● Work item: Beginning at the line containing "tb_acs: random metrics" in the material below and ending at the line containing "smaller sum (the", return each line exactly and add nothing.

● Record excerpts:
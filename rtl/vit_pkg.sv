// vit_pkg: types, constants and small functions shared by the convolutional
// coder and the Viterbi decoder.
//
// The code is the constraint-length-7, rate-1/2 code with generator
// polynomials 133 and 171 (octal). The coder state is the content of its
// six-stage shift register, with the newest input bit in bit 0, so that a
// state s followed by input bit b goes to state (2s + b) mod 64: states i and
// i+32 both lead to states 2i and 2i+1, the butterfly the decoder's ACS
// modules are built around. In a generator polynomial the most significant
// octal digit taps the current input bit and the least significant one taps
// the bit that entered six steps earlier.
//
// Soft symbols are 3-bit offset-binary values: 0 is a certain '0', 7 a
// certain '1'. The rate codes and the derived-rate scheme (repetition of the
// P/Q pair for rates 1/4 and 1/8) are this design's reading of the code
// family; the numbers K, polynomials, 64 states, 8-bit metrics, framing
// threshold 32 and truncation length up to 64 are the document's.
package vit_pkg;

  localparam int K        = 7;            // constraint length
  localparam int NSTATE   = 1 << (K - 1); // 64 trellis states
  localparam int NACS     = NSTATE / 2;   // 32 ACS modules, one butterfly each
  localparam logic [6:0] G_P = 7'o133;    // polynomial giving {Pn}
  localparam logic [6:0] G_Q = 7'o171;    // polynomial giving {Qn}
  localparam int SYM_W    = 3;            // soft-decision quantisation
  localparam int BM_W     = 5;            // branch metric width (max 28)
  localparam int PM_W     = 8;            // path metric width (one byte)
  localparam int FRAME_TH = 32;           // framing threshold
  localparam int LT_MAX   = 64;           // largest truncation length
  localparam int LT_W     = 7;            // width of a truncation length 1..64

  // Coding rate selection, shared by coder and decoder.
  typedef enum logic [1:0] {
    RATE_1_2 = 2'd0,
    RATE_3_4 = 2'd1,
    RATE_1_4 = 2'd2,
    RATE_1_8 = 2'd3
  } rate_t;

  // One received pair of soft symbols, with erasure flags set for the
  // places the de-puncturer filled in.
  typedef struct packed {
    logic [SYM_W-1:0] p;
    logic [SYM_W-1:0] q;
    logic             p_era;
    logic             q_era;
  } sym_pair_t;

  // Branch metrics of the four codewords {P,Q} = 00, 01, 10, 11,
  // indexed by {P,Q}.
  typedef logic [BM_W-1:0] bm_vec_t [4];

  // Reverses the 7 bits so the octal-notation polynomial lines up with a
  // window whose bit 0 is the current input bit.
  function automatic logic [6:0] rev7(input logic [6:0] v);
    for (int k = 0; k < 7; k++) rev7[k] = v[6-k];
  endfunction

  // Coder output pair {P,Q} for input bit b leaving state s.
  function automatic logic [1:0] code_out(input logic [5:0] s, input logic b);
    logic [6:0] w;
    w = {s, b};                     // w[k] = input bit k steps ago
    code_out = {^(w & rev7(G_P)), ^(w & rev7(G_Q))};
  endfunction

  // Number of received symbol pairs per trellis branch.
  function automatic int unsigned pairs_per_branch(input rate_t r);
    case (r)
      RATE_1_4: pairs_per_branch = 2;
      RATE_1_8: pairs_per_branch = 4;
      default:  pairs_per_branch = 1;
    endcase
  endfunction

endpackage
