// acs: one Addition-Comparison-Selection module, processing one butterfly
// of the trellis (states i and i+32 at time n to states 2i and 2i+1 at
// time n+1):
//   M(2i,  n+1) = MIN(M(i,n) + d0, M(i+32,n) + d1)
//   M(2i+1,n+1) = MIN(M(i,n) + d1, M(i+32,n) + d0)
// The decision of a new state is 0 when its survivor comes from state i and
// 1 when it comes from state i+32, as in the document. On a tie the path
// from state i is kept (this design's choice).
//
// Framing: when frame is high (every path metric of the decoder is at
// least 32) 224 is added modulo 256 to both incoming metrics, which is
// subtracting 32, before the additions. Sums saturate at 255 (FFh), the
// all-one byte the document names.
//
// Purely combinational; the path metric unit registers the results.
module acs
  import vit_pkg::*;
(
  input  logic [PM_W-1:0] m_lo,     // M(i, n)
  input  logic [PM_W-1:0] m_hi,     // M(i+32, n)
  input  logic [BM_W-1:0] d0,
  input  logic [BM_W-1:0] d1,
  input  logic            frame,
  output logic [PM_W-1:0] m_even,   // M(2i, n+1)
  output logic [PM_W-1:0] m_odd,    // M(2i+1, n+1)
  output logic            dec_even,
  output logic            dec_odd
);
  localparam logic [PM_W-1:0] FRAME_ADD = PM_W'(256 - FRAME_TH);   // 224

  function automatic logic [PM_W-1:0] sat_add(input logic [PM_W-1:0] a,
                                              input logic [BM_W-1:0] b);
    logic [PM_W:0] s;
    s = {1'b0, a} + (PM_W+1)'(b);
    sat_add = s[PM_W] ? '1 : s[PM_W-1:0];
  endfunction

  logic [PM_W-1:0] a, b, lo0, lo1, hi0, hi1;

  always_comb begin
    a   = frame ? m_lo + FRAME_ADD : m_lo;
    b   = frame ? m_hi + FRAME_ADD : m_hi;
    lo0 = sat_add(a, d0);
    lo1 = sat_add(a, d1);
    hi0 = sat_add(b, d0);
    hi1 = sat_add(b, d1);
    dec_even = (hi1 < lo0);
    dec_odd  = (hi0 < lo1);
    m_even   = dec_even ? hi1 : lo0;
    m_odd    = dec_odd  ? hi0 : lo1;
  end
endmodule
* * *
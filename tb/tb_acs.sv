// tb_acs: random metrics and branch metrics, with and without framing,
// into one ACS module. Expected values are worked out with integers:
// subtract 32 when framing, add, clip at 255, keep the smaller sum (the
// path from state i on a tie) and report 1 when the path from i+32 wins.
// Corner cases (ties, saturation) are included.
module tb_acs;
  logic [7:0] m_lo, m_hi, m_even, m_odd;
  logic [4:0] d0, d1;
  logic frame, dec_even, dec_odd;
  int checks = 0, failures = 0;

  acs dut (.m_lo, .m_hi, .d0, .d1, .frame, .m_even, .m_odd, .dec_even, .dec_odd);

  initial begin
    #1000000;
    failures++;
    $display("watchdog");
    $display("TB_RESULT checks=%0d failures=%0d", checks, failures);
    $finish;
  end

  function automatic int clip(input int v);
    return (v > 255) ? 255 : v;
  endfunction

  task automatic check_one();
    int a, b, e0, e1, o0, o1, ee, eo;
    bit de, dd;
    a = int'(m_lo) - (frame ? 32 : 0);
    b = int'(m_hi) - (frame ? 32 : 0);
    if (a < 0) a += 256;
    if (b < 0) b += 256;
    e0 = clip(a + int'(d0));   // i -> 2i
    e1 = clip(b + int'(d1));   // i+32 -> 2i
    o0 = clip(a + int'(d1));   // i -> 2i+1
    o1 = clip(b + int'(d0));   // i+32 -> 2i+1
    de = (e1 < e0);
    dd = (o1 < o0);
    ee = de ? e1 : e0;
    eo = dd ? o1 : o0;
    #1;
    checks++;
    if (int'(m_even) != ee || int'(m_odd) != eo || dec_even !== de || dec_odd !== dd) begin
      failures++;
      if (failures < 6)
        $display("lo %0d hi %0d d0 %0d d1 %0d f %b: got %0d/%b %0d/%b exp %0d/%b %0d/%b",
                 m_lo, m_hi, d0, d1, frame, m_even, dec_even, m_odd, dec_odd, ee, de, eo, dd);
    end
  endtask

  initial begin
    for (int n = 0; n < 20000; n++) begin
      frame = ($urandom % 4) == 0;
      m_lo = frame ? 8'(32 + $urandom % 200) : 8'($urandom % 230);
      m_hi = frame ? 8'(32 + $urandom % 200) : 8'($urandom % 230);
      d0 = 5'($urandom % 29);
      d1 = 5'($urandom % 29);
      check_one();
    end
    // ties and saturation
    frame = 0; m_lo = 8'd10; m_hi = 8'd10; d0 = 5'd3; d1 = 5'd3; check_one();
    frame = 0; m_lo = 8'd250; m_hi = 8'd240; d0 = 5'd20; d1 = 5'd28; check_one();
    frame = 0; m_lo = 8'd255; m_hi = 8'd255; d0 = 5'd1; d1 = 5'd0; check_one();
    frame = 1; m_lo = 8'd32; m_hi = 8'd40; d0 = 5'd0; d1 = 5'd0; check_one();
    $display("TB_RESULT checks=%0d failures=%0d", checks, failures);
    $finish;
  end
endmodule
--
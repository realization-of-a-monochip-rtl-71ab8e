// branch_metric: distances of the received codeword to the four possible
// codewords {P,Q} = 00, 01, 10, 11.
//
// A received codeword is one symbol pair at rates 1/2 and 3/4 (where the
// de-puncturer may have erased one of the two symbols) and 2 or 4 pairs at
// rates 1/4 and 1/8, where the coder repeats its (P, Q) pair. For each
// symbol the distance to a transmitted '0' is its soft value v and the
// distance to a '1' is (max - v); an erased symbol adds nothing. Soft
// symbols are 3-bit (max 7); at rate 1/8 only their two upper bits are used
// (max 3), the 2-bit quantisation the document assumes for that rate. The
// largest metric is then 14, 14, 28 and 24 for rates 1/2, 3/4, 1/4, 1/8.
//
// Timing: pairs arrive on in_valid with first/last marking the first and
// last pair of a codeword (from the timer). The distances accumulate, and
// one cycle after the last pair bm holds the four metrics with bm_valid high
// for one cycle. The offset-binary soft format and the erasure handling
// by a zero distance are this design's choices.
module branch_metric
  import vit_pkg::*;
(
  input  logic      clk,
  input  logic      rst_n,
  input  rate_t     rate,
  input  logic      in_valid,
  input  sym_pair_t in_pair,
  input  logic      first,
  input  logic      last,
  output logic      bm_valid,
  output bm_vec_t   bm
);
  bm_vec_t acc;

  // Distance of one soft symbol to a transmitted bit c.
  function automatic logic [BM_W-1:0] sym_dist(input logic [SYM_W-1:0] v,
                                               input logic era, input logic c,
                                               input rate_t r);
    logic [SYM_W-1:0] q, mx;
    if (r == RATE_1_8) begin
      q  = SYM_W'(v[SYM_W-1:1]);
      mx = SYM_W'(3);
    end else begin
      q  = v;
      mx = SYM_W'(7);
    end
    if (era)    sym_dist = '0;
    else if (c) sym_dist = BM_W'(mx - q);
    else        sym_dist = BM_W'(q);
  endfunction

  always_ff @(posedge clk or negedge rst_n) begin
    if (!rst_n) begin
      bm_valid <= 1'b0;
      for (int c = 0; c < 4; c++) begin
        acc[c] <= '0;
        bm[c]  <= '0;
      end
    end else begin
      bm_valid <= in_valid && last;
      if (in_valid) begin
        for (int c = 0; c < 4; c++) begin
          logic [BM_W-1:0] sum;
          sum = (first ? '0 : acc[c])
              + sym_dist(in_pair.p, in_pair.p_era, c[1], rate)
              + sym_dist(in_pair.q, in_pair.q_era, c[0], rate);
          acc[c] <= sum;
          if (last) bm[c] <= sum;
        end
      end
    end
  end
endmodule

● Result for this task:
// tb_acs: random metrics and branch metrics, with and without framing,
// into one ACS module. Expected values are worked out with integers:
// subtract 32 when framing, add, clip at 255, keep the smaller sum (the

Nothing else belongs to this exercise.